The Prinos project stands out in a European context where permitting remains a bottleneck. It is the first CO₂ storage development in the Mediterranean to secure both environmental and storage permits, and one of a limited number across Europe to reach that stage. Its inclusion on the European Union’s Projects of Common Interest list and access to funding from the Connecting Europe Facility and Greece’s Recovery and Resilience Facility reflect its strategic role in regional decarbonization planning.

Kent’s FEED scope focuses on the design of an integrated CO₂ handling and storage system centered around the Prinos basin in Northern Greece. The infrastructure will receive liquefied CO₂ transported by ship from dispersed industrial emitters, underscoring a growing reliance on maritime logistics to aggregate emissions in regions without dense pipeline networks. At the onshore Sigma plant near Kavala, the CO₂ will be temporarily stored and conditioned before being pumped through a new subsea pipeline to an offshore injection platform.

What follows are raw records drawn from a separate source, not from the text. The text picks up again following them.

// isd_round: phase 3 of the ISD unit: last residual, correction, normalization,
// rounding and packing.
//
// The final residual w(N) = ws + wc is assimilated in a carry-select adder.  A
// negative residual means R(N) is one unit of 4^-N too large, and the on-the-fly
// register QM (= R(N) - 4^-N) is taken instead of Q; a non-zero residual marks the
// result inexact (sticky).  The corrected R then lies in
//   ISQRT [1, 2]      SQRT [1/2, 1)      DIV [1/8, 1/2)
// and is shifted so that its leading one becomes the hidden bit: by 0 or -1 place
// for ISQRT (R = 2 adds 1 to the exponent), 1 place for SQRT (2R), and 2 or 3
// places for DIV (4R if R >= 1/4, else 8R with the exponent lowered by one), as the
// document prescribes.  Rounding is to nearest, ties to even, from a guard bit and
// the sticky bit.  A result exponent above 254 gives infinity (overflow), one below
// 1 gives a signed zero (underflow; no subnormal results); both are this design's
// choices.  A special result from the exception logic replaces everything.
// Combinational; the caller registers the outputs.
module isd_round
  import isd_pkg::*;
#(
  parameter int unsigned W  = ISD_W,
  parameter int unsigned QW = ISD_QW,
  parameter int unsigned QF = ISD_QF
) (
  input  isd_op_e           op_i,
  input  logic [QW-1:0]     q_i,
  input  logic [QW-1:0]     qm_i,
  input  logic [W-1:0]      ws_i,
  input  logic [W-1:0]      wc_i,
  input  logic signed [9:0] exp_i,       // biased, before normalization
  input  logic              sign_i,
  input  logic              special_i,
  input  logic [31:0]       special_res_i,
  input  logic              invalid_i,
  input  logic              div_zero_i,
  output logic [31:0]       result_o,
  output isd_flags_t        flags_o
);

  logic [W-1:0]      w;
  logic              w_neg, w_nz;
  logic [QW-1:0]     r, rn;
  logic [2:0]        sh;
  logic signed [9:0] e, e_r;
  logic [23:0]       mant;
  logic [24:0]       mant_r;
  logic              guard, sticky, up;

  csel_adder #(.W(W), .BLK(8)) u_res (
    .a_i    (ws_i),
    .b_i    (wc_i),
    .cin_i  (1'b0),
    .sum_o  (w),
    .cout_o ()
  );

  always_comb begin
    w_neg = w[W-1];
    w_nz  = (w != '0);
    r     = w_neg ? qm_i : q_i;

    // place the leading one at bit QF+1
    sh = 3'd0;
    e  = exp_i;
    unique case (op_i)
      OP_ISQRT: begin
        if (r[QF+1]) begin sh = 3'd0; e = exp_i + 10'sd1; end
        else         begin sh = 3'd1;                     end
      end
      OP_SQRT:       begin sh = 3'd2;                     end
      OP_DIV: begin
        if (r[QF-2]) begin sh = 3'd3;                     end
        else         begin sh = 3'd4; e = exp_i - 10'sd1; end
      end
      default: ;
    endcase
    rn     = r << sh;
    mant   = rn[QF+1 -: 24];
    guard  = rn[QF-23];
    sticky = (rn[QF-24:0] != '0) || w_nz;

    up     = guard & (sticky | mant[0]);
    mant_r = {1'b0, mant} + 25'(up);
    e_r    = e;
    if (mant_r[24]) begin
      mant_r = mant_r >> 1;
      e_r    = e + 10'sd1;
    end

    flags_o = '0;
    if (special_i) begin
      result_o         = special_res_i;
      flags_o.invalid  = invalid_i;
      flags_o.div_zero = div_zero_i;
    end else if (e_r > 10'sd254) begin
      result_o         = {sign_i, 8'hFF, 23'd0};
      flags_o.overflow = 1'b1;
      flags_o.inexact  = 1'b1;
    end else if (e_r < 10'sd1) begin
      result_o          = {sign_i, 31'd0};
      flags_o.underflow = 1'b1;
      flags_o.inexact   = 1'b1;
    end else begin
      result_o        = {sign_i, e_r[7:0], mant_r[22:0]};
      flags_o.inexact = guard | sticky;
    end
  end

endmodule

The storage concept utilizes a saline aquifer beneath the existing Prinos hydrocarbon reservoir, reflecting a broader European trend toward repurposing legacy oil and gas infrastructure for carbon storage. This approach can reduce development timelines and capital expenditure, but it also introduces technical and regulatory complexities related to long-term monitoring, reservoir integrity, and liability frameworks.

At 2.8 million tonnes annually, the planned capacity remains modest relative to Europe’s projected carbon capture needs. The European Commission has indicated that hundreds of millions of tonnes of CO₂ storage capacity will be required annually by mid-century to meet climate targets. This creates a scaling challenge, particularly in regions like Southern and Eastern Europe where storage projects are still in early stages compared to the North Sea basin.

The reliance on ship-based CO₂ transport highlights both flexibility and constraints. Maritime solutions allow access to storage sites across national boundaries, but they introduce additional costs and logistical dependencies compared to pipeline networks. For emitters in Southeastern Europe, where industrial clusters are less concentrated, this model may be necessary to unlock early CCS deployment, though its economic competitiveness will depend on carbon pricing and policy support.

The Prinos project’s progress also reflects a broader shift in EU funding priorities toward enabling cross-border carbon infrastructure. By integrating shipping, onshore handling, and offshore injection, the development aligns with emerging CO₂ value chain models that aim to connect emitters without direct storage access to viable sequestration sites. However, the long-term viability of such systems will depend on consistent regulatory frameworks, stable funding mechanisms, and the ability to scale beyond initial demonstration volumes.